Delayed virus clearance was reported in corticosteroid-treated patients with both SARS, MERS, and influenza [30,31,32], which was a major concern for the immune suppressive effects of corticosteroids, albeit its uncertain clinical relevance. We found no difference in viral shedding duration from symptom onset between corticosteroid and non-corticosteroid groups, which may explain the heterogeneity in efficacy of corticosteroids between COVID-19 and other virus infections. Of note, positive SARS-CoV-2 test results have been reported after two consecutive negative results [33]. Viral tests of throat swabs were not monitored after two consecutive negative tests in our cohort. More evidence is needed for assessing the effects of corticosteroids on clearance of SARS-CoV-2 RNA.

We used rigorous statistical method to control for survival and indication bias. Survivors-treated bias exists in observational studies that assess exposure after the start of follow-up, where only patients survived long enough had an opportunity to receive the intervention. Therefore, the patients died early are more likely to be misclassified to the no-treatment group, leading to overestimation of the effectiveness of medicine [34]. This study was specifically designed to address survivors-treated bias of corticosteroid treatment, by using a time-dependent variable for corticosteroids initiation to define corticosteroids group and non-corticosteroids group [35]. In addition, there was a propensity of clinicians to give corticosteroids to patients who were critically ill in non-randomized clinical condition. The imbalance in baseline characteristics may introduce confounders in comparison of mortality between corticosteroids and non-corticosteroids group. In this cohort, lymphopenia and elevation of CRP and lactate dehydrogenase levels were more severe in patients who received corticosteroids therapy. Propensity score is a validated method to account for baseline confounding and control selection bias in this case [36]. In this study, we performed a rigorous propensity adjustment analysis accounting for the baseline variables related to propensity of corticosteroid treatment. These added to the strength of our results that found associations between corticosteroid treatment and risk of death.
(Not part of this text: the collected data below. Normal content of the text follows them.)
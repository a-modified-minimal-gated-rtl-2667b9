// tb_data_buffer: streams 8 groups of 11 random readings word by word
// (with gaps) and checks that each assembled vector is
// {location x, location y, reading 0..10} in elements 0..12, that no
// vector appears early, and that back-pressure from the consumer holds a
// vector until it is taken.
module tb_data_buffer;
  import mgu_pkg::*;
  localparam int R = 11, L = 2, NV = 8;
  logic clk = 0, rst_n = 0;
  always #5 clk = ~clk;
  logic in_valid = 0, in_ready; data_t in_data = 0;
  data_t [L-1:0] loc;
  logic x_valid, x_ready = 0; data_t [L+R-1:0] x_vec;
  data_buffer #(.RSSI_DIM(R), .LOC_DIM(L)) dut (.*);
  int checks = 0, failures = 0;
  initial begin
    repeat (50000) @(posedge clk);
    failures++; $display("TB_RESULT checks=%0d failures=%0d", checks, failures); $finish;
  end
  int rs[NV][R];
  initial begin
    loc[0] = 16'sd1234; loc[1] = -16'sd777;
    for (int v = 0; v < NV; v++) for (int i = 0; i < R; i++) rs[v][i] = int'($urandom_range(60000)) - 30000;
    repeat (3) @(posedge clk);
    @(negedge clk) rst_n = 1;
    fork
      for (int v = 0; v < NV; v++) for (int i = 0; i < R; i++) begin
        @(negedge clk);
        in_valid = ($urandom_range(3) != 0);
        in_data = data_t'(rs[v][i]);
        while (!(in_valid && in_ready)) begin
          @(negedge clk); in_valid = 1;
        end
        @(negedge clk); in_valid = 0;
      end
      for (int v = 0; v < NV; v++) begin
        int done;
        done = 0;
        while (!done) begin
          @(negedge clk);
          x_ready = ($urandom_range(3) == 0);
          #1;
          if (x_valid && x_ready) begin
            done = 1;
            for (int i = 0; i < L + R; i++) begin
              int e;
              e = (i < L) ? int'(loc[i]) : rs[v][i-L];
              checks++;
              if (int'($signed(x_vec[i])) != e) begin
                failures++; $display("FAIL v%0d e%0d: %0d exp %0d", v, i, $signed(x_vec[i]), e);
              end
            end
          end
        end
      end
    join
    @(negedge clk); x_ready = 0;
    repeat (5) @(negedge clk);
    checks++;
    if (x_valid) begin failures++; $display("FAIL spurious vector"); end
    $display("TB_RESULT checks=%0d failures=%0d", checks, failures);
    $finish;
  end
endmodule
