// pe: processing element, a row of LANES multiply-accumulate slices.
//
// In matrix mode (lane_mode=0) every slice receives the same input value
// a_shared and its own weight b[i]: issuing x[k] with row k of a weight
// matrix for k = 0..m-1 (MAC_ABC or MAC_AB first, MAC_ABP after) leaves
// one element of the vector-matrix product in each lane, m+3 cycles after
// the first issue. In element-wise mode (lane_mode=1) lane i multiplies its
// own a_lane[i] by b[i], which lets the same slices compute f (.) v products
// without a dedicated multiplier. The original design's PE has 16 slices and one
// shared input; the per-lane input select is this design's addition for
// element-wise products, which the original design runs on the same PE.
// Timing: that of dsp_mac (3 cycles), all lanes in lock step.
module pe
  import mgu_pkg::*;
#(
  parameter int LANES = 16
) (
  input  logic     clk,
  input  logic     rst_n,
  input  logic     en,
  input  mac_cmd_t cmd,
  input  logic     lane_mode,
  input  data_t    a_shared,
  input  data_t    a_lane [LANES],
  input  data_t    b      [LANES],
  input  acc_t     c      [LANES],
  output acc_t     p      [LANES]
);

  for (genvar i = 0; i < LANES; i++) begin : g_lane
    data_t a_sel;
    assign a_sel = lane_mode ? a_lane[i] : a_shared;
    dsp_mac u_mac (
      .clk, .rst_n, .en, .cmd,
      .a(a_sel), .b(b[i]), .c(c[i]), .p(p[i])
    );
  end

endmodule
Our study had some limitations. First, unlike randomized controlled trials, the selection bias and potential confounding effects might exist. We used propensity analysis rather than standard multivariable analysis to rigorously adjust for selection bias, and time-dependent model to avoid survivors-treated bias. Nonetheless, only measured factors were controlled for due to the nature of observational study design. Second, secondary infections were not monitored in this study, because microbiological culture results needed for definite diagnosis of secondary infection were possibly affected by antibiotic treatment the patients received simultaneously. To include the delayed effects of secondary infections on mortality, a longer follow-up period of 60 days was used. Third, this study was single center and patients were sicker and transferred from other hospital, so might lacking of generality. Forth, some of the patients were treated with Lopinavir–Ritonavir; it might be a confounder because the efficacy of Lopinavir–Ritonavir in COVID-19 was unclear. Fifth, our cohort was collected in the early outbreak of COVID-19; thus, the mortality was relatively higher than other studies, which limited generalization of our results.

Conclusion

Our findings suggest administration of low dose of corticosteroids might reduce the risk of death in COVID-19 patients who developed ARDS.